For the records that follow, please set down exactly the lines between the one holding "and last address." and the one holding "function automatic logic [31:0]", inclusive, and only those.

___ Dataset content ___

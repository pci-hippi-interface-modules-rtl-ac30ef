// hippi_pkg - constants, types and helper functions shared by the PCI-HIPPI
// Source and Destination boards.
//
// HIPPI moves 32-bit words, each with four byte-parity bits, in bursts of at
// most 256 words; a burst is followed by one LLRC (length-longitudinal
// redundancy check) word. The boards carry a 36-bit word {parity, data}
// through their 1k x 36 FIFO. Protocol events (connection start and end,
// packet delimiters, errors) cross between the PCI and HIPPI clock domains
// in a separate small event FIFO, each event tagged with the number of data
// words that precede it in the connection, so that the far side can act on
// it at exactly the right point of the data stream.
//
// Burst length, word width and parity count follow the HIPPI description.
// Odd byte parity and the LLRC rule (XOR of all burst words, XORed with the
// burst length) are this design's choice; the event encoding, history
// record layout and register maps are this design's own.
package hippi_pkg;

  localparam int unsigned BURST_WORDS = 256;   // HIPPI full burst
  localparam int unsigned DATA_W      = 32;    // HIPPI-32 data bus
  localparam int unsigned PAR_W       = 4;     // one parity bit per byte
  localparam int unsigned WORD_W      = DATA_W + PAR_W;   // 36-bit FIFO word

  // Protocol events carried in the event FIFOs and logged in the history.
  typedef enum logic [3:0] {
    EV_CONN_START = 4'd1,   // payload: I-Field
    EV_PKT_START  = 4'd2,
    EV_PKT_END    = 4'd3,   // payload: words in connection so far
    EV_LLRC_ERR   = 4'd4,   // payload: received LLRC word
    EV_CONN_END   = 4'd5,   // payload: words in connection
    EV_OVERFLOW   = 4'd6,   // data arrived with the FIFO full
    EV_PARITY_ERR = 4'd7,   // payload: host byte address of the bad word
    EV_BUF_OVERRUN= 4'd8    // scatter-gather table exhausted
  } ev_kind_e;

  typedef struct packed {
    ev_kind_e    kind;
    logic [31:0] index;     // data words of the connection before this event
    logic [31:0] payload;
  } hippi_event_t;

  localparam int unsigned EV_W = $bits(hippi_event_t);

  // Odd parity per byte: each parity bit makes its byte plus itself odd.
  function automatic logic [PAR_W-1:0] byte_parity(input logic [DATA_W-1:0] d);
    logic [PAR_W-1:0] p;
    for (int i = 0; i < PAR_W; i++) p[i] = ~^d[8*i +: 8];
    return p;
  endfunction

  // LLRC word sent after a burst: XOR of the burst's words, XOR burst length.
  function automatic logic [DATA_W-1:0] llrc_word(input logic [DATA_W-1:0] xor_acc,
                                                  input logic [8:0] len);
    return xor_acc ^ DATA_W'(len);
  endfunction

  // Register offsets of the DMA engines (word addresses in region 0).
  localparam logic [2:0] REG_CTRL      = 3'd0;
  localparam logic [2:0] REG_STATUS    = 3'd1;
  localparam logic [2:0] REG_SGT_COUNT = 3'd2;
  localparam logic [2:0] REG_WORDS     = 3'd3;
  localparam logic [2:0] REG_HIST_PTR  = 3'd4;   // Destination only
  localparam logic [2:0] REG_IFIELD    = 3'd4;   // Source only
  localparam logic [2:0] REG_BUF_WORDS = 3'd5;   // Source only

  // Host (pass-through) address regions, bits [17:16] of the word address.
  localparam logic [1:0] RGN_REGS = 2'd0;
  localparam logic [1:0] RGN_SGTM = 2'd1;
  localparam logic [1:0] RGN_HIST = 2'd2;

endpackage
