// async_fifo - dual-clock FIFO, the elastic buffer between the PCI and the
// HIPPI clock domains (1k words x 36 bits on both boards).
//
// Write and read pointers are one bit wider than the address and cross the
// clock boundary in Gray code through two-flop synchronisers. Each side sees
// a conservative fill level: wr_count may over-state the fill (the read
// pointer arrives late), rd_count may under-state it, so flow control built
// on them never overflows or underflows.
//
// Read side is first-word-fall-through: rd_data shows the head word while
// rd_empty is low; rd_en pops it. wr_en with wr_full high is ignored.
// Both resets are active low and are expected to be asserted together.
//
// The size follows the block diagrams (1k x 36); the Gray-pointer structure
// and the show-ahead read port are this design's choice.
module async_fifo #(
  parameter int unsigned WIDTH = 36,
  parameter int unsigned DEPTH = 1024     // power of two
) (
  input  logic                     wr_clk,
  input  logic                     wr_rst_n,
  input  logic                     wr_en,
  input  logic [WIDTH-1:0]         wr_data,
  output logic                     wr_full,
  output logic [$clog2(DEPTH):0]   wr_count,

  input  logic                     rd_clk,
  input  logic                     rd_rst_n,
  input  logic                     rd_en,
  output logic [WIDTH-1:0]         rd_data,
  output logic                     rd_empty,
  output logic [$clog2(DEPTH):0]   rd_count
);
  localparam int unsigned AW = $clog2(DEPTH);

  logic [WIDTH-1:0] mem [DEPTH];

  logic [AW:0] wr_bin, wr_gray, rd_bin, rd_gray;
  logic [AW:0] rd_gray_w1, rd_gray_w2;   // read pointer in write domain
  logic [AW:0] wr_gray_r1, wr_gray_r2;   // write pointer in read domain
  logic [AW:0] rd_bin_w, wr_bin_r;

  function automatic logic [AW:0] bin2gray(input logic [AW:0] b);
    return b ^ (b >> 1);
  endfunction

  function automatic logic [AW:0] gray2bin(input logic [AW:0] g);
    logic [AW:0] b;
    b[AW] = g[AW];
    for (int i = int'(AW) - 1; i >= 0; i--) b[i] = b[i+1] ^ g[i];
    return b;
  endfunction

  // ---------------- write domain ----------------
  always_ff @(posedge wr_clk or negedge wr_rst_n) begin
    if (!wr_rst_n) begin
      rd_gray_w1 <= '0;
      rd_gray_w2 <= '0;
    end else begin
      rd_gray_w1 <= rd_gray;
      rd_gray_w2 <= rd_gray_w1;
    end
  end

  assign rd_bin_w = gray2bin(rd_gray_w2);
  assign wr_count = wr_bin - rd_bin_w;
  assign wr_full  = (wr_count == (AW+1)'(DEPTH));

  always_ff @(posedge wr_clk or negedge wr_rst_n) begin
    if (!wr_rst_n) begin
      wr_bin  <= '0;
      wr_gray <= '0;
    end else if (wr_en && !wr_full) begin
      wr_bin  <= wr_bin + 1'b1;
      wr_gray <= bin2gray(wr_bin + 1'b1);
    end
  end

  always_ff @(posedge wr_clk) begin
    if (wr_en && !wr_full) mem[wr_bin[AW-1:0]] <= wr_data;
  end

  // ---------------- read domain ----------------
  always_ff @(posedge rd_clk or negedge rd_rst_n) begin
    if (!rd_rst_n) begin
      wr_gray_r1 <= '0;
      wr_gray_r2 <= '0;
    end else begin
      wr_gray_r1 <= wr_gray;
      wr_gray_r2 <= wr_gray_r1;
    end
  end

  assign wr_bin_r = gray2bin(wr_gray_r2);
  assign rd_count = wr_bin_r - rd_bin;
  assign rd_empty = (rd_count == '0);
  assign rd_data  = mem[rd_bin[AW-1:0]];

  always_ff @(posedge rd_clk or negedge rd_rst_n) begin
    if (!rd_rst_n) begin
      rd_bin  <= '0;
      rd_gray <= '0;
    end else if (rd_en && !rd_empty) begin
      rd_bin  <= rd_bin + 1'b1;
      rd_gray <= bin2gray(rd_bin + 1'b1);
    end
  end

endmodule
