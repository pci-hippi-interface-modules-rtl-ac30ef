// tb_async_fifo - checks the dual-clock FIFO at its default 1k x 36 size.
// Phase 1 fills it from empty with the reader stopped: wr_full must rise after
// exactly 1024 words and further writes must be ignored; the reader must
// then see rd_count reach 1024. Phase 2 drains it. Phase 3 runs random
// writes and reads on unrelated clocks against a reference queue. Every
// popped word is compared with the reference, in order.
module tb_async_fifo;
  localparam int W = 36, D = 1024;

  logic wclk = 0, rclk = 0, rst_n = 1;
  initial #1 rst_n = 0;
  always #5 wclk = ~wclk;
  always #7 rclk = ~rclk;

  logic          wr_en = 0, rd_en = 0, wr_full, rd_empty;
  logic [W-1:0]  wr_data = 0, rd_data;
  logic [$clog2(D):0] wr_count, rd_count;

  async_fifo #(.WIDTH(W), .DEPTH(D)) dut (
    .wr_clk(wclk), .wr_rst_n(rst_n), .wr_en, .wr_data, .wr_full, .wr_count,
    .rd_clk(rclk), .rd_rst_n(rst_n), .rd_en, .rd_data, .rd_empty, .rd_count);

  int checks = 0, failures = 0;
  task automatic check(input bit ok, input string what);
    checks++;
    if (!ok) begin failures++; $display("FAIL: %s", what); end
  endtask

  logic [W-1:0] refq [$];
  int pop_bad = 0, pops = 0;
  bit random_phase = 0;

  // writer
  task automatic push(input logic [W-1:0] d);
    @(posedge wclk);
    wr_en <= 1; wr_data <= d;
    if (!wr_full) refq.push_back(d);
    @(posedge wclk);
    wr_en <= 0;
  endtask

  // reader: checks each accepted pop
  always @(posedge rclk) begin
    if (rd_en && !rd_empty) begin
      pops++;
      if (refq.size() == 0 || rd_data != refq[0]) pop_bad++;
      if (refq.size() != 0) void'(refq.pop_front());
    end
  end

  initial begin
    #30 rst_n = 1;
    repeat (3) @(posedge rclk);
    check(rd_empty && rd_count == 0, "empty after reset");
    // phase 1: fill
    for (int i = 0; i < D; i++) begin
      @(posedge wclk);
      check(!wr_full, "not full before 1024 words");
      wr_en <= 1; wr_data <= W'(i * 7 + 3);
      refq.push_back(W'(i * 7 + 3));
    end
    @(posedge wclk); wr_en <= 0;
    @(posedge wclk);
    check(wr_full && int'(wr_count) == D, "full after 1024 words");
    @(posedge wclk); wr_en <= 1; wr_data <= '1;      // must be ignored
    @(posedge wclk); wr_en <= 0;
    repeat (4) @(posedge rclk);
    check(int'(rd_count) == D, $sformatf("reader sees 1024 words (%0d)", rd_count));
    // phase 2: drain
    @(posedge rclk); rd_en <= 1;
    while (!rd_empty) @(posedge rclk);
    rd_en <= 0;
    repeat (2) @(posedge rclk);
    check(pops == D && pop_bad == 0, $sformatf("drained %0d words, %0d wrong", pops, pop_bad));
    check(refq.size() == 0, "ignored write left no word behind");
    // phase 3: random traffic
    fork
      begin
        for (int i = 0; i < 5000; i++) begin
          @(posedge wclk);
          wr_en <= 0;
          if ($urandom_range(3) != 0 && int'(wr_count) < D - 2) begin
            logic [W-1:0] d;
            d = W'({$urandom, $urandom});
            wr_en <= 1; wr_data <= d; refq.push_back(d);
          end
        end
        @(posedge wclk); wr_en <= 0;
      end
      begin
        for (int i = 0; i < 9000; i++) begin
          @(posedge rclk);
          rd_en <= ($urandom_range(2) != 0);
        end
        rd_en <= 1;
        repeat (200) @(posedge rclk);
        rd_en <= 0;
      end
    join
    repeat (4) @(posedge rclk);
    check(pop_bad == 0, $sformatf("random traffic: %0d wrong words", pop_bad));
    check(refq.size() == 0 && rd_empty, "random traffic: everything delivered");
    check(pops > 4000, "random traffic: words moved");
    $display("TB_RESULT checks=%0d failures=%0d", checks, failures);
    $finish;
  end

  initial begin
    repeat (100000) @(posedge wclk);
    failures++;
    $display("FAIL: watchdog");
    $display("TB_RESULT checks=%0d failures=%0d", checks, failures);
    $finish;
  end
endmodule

___
___ Dataset content ___

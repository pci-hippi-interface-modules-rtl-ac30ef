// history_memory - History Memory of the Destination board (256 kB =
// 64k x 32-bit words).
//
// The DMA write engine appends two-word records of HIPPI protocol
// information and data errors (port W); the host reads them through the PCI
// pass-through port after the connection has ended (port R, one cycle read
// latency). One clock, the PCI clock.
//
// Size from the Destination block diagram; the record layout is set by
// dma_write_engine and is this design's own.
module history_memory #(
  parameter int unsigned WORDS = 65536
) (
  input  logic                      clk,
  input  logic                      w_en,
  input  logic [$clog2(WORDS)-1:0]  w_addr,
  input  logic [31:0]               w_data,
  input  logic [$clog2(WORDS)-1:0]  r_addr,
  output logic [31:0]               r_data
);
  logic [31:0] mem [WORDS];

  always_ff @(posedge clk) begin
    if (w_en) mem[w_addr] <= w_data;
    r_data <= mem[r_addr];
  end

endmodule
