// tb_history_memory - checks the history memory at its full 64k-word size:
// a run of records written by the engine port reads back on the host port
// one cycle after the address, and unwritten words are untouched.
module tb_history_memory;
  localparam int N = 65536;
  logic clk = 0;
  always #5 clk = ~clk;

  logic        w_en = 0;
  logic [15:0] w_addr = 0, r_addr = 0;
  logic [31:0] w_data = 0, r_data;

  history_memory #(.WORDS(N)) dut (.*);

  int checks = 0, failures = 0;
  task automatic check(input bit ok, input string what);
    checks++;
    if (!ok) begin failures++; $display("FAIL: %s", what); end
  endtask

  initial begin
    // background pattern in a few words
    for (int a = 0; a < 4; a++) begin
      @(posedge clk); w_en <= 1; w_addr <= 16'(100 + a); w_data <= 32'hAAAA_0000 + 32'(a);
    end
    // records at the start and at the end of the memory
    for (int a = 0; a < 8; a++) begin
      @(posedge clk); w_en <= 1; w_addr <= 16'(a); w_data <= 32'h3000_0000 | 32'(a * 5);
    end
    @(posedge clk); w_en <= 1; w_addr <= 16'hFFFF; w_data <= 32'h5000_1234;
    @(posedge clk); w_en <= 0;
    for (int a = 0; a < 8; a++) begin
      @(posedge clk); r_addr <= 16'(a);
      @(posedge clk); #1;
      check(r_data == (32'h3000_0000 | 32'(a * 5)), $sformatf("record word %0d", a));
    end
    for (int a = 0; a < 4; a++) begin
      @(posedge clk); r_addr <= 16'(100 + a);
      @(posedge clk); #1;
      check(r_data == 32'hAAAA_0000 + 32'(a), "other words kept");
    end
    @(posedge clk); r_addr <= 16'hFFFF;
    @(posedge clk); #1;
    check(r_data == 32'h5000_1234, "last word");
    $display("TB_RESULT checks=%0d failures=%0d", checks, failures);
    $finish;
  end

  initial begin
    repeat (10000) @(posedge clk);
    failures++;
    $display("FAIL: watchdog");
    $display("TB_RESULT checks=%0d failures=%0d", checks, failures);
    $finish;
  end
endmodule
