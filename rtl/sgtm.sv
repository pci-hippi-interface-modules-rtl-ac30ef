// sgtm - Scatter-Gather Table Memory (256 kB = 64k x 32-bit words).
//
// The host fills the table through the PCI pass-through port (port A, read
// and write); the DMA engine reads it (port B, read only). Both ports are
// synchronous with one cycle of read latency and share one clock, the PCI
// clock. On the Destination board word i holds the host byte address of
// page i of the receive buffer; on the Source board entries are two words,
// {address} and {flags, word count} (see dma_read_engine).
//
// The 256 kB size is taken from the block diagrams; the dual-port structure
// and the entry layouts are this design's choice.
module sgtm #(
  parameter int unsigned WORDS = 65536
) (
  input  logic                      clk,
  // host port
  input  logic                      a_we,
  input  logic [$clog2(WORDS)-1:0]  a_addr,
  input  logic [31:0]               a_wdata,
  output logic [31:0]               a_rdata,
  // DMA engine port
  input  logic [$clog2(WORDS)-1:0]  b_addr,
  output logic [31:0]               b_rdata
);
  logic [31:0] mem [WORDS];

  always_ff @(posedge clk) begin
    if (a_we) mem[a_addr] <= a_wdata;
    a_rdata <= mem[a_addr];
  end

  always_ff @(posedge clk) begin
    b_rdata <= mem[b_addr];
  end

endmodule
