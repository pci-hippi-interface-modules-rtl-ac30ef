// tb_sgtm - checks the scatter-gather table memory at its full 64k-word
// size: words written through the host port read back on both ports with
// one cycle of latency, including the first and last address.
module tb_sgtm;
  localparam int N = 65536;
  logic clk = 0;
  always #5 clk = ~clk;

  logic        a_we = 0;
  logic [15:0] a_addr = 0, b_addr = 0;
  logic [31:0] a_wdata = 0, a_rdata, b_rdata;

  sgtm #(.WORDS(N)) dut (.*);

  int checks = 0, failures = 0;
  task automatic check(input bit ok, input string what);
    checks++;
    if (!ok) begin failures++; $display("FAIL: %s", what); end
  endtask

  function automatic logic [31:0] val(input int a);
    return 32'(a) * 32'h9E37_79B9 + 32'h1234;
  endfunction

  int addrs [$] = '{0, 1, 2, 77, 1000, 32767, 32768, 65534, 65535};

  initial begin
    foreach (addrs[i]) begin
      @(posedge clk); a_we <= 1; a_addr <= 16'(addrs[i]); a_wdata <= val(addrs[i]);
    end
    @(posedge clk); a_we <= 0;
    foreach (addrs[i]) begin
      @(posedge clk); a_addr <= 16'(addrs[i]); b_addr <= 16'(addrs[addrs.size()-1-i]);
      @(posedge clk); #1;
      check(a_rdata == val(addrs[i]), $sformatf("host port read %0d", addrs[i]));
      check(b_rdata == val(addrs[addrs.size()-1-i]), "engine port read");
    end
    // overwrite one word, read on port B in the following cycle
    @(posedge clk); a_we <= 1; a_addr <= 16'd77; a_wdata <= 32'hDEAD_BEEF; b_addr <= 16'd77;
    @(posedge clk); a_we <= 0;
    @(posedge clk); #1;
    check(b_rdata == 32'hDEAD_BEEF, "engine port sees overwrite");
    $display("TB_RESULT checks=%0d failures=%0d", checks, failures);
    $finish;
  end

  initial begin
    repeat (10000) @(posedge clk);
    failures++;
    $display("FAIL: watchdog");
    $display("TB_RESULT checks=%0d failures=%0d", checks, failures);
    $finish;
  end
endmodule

___
___ Dataset content ___

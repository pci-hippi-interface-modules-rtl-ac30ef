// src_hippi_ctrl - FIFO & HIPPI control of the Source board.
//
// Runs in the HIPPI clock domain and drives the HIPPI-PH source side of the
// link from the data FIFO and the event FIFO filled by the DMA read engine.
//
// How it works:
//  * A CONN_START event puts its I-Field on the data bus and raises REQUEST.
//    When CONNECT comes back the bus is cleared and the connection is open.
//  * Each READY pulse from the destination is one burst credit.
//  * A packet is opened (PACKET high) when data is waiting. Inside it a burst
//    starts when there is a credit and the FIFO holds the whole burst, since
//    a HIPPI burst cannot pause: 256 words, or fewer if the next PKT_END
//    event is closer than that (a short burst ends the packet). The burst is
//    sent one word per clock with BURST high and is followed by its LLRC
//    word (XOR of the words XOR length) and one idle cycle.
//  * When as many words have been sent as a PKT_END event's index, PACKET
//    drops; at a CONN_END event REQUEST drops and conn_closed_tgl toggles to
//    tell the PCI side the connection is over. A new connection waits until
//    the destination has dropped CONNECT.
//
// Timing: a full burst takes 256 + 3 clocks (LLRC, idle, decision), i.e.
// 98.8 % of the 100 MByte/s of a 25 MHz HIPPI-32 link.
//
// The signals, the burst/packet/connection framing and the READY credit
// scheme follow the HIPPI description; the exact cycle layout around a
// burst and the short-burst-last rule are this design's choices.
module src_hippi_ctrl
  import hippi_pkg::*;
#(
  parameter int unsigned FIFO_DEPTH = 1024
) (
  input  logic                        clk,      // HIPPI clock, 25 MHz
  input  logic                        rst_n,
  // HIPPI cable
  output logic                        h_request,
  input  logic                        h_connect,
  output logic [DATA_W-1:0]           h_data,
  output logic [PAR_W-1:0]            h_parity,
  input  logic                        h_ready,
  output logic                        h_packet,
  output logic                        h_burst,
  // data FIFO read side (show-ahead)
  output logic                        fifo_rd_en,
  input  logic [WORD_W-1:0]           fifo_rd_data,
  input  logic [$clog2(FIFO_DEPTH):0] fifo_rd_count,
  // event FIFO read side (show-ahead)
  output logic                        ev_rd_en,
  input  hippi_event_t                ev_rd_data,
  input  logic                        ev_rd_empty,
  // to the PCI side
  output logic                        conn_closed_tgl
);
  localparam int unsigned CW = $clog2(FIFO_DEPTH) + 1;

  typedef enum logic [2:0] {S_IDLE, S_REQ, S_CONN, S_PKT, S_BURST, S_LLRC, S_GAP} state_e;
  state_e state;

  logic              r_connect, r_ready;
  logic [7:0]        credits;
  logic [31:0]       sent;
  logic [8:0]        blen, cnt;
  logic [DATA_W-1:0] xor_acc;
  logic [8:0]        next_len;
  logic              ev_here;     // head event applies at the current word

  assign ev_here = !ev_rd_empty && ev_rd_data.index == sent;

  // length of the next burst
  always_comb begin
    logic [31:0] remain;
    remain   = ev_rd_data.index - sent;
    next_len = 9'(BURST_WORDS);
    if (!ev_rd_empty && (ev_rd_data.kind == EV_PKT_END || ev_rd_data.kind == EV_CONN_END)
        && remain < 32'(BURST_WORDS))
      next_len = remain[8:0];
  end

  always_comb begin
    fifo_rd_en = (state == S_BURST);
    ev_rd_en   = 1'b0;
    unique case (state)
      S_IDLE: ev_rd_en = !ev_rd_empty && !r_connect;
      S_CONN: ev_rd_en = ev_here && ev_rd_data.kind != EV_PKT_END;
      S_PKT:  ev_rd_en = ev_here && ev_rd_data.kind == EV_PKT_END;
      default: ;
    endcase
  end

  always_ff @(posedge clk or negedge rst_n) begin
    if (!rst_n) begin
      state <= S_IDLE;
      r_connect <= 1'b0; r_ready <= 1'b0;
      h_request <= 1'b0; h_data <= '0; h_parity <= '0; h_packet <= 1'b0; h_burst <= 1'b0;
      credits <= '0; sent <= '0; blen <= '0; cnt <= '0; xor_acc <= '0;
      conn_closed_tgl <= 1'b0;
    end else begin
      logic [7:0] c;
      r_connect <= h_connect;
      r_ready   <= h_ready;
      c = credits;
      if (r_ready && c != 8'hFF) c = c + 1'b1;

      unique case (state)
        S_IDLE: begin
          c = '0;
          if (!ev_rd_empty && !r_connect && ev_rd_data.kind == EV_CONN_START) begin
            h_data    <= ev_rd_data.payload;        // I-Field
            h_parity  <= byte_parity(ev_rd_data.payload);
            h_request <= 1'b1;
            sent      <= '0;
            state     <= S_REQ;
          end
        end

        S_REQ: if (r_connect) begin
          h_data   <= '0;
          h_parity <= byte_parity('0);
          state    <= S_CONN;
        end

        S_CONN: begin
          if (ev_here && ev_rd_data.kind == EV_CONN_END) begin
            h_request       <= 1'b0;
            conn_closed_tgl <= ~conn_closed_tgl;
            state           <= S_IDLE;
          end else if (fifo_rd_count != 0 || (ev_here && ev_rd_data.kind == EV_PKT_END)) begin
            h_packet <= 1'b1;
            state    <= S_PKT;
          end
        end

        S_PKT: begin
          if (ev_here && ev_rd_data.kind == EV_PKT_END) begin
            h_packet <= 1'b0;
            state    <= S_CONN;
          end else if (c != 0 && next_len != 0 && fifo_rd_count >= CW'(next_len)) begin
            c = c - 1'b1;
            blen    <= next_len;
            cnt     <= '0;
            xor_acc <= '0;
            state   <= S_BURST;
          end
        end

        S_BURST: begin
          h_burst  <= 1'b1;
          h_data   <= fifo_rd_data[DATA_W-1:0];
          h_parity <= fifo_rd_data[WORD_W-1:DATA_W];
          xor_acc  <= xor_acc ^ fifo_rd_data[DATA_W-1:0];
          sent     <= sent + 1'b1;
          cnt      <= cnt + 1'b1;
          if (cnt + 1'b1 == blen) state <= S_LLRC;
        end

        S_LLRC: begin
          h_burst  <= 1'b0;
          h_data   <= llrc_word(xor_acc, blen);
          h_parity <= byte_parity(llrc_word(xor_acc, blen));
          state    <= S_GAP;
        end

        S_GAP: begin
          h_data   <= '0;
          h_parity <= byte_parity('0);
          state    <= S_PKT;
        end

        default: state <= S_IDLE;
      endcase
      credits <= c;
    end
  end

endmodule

___

* [Output of the exercise]:
// one cycle of latency, including the first and last address.
module tb_sgtm;
  localparam int N = 65536;
  logic clk = 0;
  always #5 clk = ~clk;

  logic        a_we = 0;
  logic [15:0] a_addr = 0, b_addr = 0;
  logic [31:0] a_wdata = 0, a_rdata, b_rdata;

  sgtm #(.WORDS(N)) dut (.*);

  int checks = 0, failures = 0;
  task automatic check(input bit ok, input string what);
    checks++;
    if (!ok) begin failures++; $display("FAIL: %s", what); end
  endtask

  function automatic logic [31:0] val(input int a);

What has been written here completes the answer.